The Suns enter the win-or-go-home game with two key availability questions. Grayson Allen is questionable with a left hamstring strain, and Mark Williams is questionable with left foot soreness, which affects both Phoenix’s spacing and its interior rebounding.

Ott said Allen is “making progress,” but added, “It’s the hamstring, so it’s one of those soft tissue things. Can he sprint? That’s where we’re at. So going to be more. See how fast he can progress.” He also made clear how much Allen matters. “They’re definitely better with him. I think that’s easy to see.”

Golden State’s own injury list shapes the matchup too.

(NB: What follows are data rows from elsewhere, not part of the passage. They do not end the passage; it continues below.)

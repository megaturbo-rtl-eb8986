// tb_leaf_stage -- the leaf module (DEPTH 3: 8 leaves, BINTH 4 slots, tree 0).
// Rules are built from random headers and written into random free slots;
// then both lanes search every cycle, each packet at the leaf of its own rule
// (expect that rule's id) or at a random leaf with a random header (expect a
// miss), with the result checked 2 cycles later. Some rules are then deleted
// while lane B is busy, so the deletes wait for lane-B gaps, and their
// packets must miss afterwards while the other rules still hit.
module tb_leaf_stage;
  import megaturbo_pkg::*;
  localparam int D = 3, B = 4, L = 8, LAT = 2;
  logic    clk = 0, rst_n;
  tok_t    tok_in [NUM_LANES];
  logic    res_valid [NUM_LANES];
  result_t res [NUM_LANES];
  logic    upd_valid, upd_ready, upd_deferred;
  upd_t    upd;
  int checks = 0, failures = 0;
  int cyc = 0;

  leaf_stage #(.DEPTH(D), .BINTH(B), .TREE_ID(0)) dut (.*);
  always #5 clk = ~clk;
  always @(posedge clk) cyc <= cyc + 1;

  hdr_t  hdrs [$];
  int    leaf_of [$], slot_of [$];
  bit    live [$];
  bit    used [L][B];
  typedef struct { int issued; bit hit; int id; } e_t;
  e_t q [NUM_LANES][$];
  int n_def = 0, n_hit = 0, n_del_miss = 0;

  task automatic check_out();
    for (int l = 0; l < NUM_LANES; l++) if (res_valid[l]) begin
      e_t e;
      checks++;
      if (q[l].size() == 0) begin failures++; $display("FAIL extra result"); continue; end
      e = q[l].pop_front();
      if (res[l].hit !== e.hit || (e.hit && int'(res[l].id) != e.id) || cyc - e.issued != LAT) begin
        failures++;
        $display("FAIL lane %0d: hit %0d id %0d, expected %0d id %0d (latency %0d)", l, res[l].hit, res[l].id, e.hit, e.id, cyc - e.issued);
      end
    end
  endtask
  always @(negedge clk) if (rst_n) begin check_out(); if (upd_deferred) n_def++; end

  function automatic rule_t rule_for(hdr_t h, int id);
    rule_t r;
    r.valid = 1;
    for (int f = 0; f < NUM_FIELDS; f++) begin
      int len = (f == 0) ? 16 + int'($urandom_range(0, 16)) : int'($urandom_range(0, 32));
      r.len[f] = PLEN_W'(len);
      r.value[f] = h[f] & ~(32'hffff_ffff >> len);
    end
    r.id = RULE_ID_W'(id);
    return r;
  endfunction

  // Search on lane l: rule k's own packet, or a random packet at a random leaf.
  task automatic send(int l, int k);
    e_t e;
    tok_in[l].valid = 1;
    e.issued = cyc;
    if (k >= 0) begin
      tok_in[l].hdr = hdrs[k]; tok_in[l].addr = PTR_W'(leaf_of[k]);
      e.hit = live[k]; e.id = k + 1;
      if (live[k]) n_hit++; else n_del_miss++;
    end else begin
      for (int f = 0; f < NUM_FIELDS; f++) tok_in[l].hdr[f] = $urandom;
      tok_in[l].addr = PTR_W'($urandom_range(0, L - 1));
      e.hit = 0; e.id = 0;
    end
    q[l].push_back(e);
  endtask

  task automatic write(upd_t u);
    @(negedge clk); upd_valid = 1; upd = u;
    #1 while (!upd_ready) begin @(negedge clk); #1; end
    @(posedge clk);
    @(negedge clk); upd_valid = 0;
  endtask

  initial begin
    rst_n = 0; upd_valid = 0; upd = '0;
    foreach (tok_in[l]) tok_in[l] = '0;
    foreach (used[a, s]) used[a][s] = 0;
    repeat (2) @(posedge clk);
    rst_n = 1;
    for (int k = 0; k < 24; k++) begin
      automatic hdr_t h;
      automatic upd_t u = '0;
      automatic int a, s;
      for (int f = 0; f < NUM_FIELDS; f++) h[f] = $urandom;
      do begin a = $urandom_range(0, L - 1); s = $urandom_range(0, B - 1); end while (used[a][s]);
      used[a][s] = 1;
      u.tree = '0; u.stage = STAGE_W'(D); u.addr = PTR_W'(a); u.slot = SLOT_W'(s);
      u.rule = rule_for(h, k + 1);
      write(u);
      hdrs.push_back(h); leaf_of.push_back(a); slot_of.push_back(s); live.push_back(1);
    end
    // a command for another tree is ignored
    begin
      automatic upd_t u = '0;
      u.tree = 1; u.stage = STAGE_W'(D); u.addr = PTR_W'(leaf_of[0]); u.slot = SLOT_W'(slot_of[0]); u.del = 1;
      write(u);
    end
    repeat (2) @(posedge clk);
    for (int i = 0; i < 400; i++) begin
      @(negedge clk);
      send(0, ($urandom_range(0, 3) == 0) ? -1 : int'($urandom_range(0, hdrs.size() - 1)));
      send(1, ($urandom_range(0, 3) == 0) ? -1 : int'($urandom_range(0, hdrs.size() - 1)));
    end
    // delete rules 0..5 while lane B is busy except every 8th cycle
    fork
      for (int k = 0; k < 6; k++) begin
        automatic upd_t u = '0;
        u.tree = '0; u.stage = STAGE_W'(D); u.addr = PTR_W'(leaf_of[k]); u.slot = SLOT_W'(slot_of[k]); u.del = 1;
        write(u);
      end
      for (int i = 0; i < 60; i++) begin
        @(negedge clk);
        send(0, 6 + int'($urandom_range(0, hdrs.size() - 7)));
        if (i % 8 == 7) tok_in[1].valid = 0;
        else send(1, 6 + int'($urandom_range(0, hdrs.size() - 7)));
      end
    join
    @(negedge clk); tok_in[0].valid = 0; tok_in[1].valid = 0;
    repeat (3) @(posedge clk);
    for (int k = 0; k < 6; k++) live[k] = 0;
    for (int i = 0; i < 100; i++) begin
      @(negedge clk);
      send(0, i % hdrs.size()); send(1, (i * 7) % hdrs.size());
    end
    @(negedge clk); tok_in[0].valid = 0; tok_in[1].valid = 0;
    repeat (LAT + 2) @(posedge clk);
    checks += 3;
    if (n_def == 0)      begin failures++; $display("FAIL no deferred write"); end
    if (n_del_miss == 0) begin failures++; $display("FAIL no deleted rule searched"); end
    if (q[0].size() != 0 || q[1].size() != 0) begin failures++; $display("FAIL missing results"); end
    $display("TB_RESULT checks=%0d failures=%0d", checks, failures);
    $finish;
  end

  initial begin
    repeat (100000) @(posedge clk);
    failures++;
    $display("FAIL watchdog");
    $display("TB_RESULT checks=%0d failures=%0d", checks, failures);
    $finish;
  end
endmodule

Jimmy Butler is out with a right ACL injury, Moses Moody is out after left patellar tendon surgery, Quinten Post is out with right foot injury management, and Kristaps Porzingis is questionable with right ankle soreness.

Ott said the Warriors’ attack still presents a familiar problem. “They run a lot of off-ball screens to free up Curry obviously and then they just react off of his gravity,” he said. “It might not be a different challenge and in game you always have to be willing to adjust.”

He also said the Suns need to create more clean offense than they did in their previous meeting. “The math was not in our favor,” Ott said. “You definitely want to get some more threes up.”

Phoenix was one of the league’s strongest regular-season teams behind Devin Booker, who averaged 26.1 points and 6.0 assists, while Dillon Brooks added 20.2 points per game. Golden State countered with Stephen Curry at 26.6 points per game and 4.7 assists, and Ott said the answer starts with stopping the ball before the game gets into that kind of rhythm.

“We got to play faster,” he said. “We got to find ways to get him the ball downhill more. We got to play faster. That’s a piece that we can really use his speed.”

Ott said the Suns like the pressure of the moment, not the noise around it. “We need it,” he said of the home crowd. And later added, “We got to crash and we got to take them away.”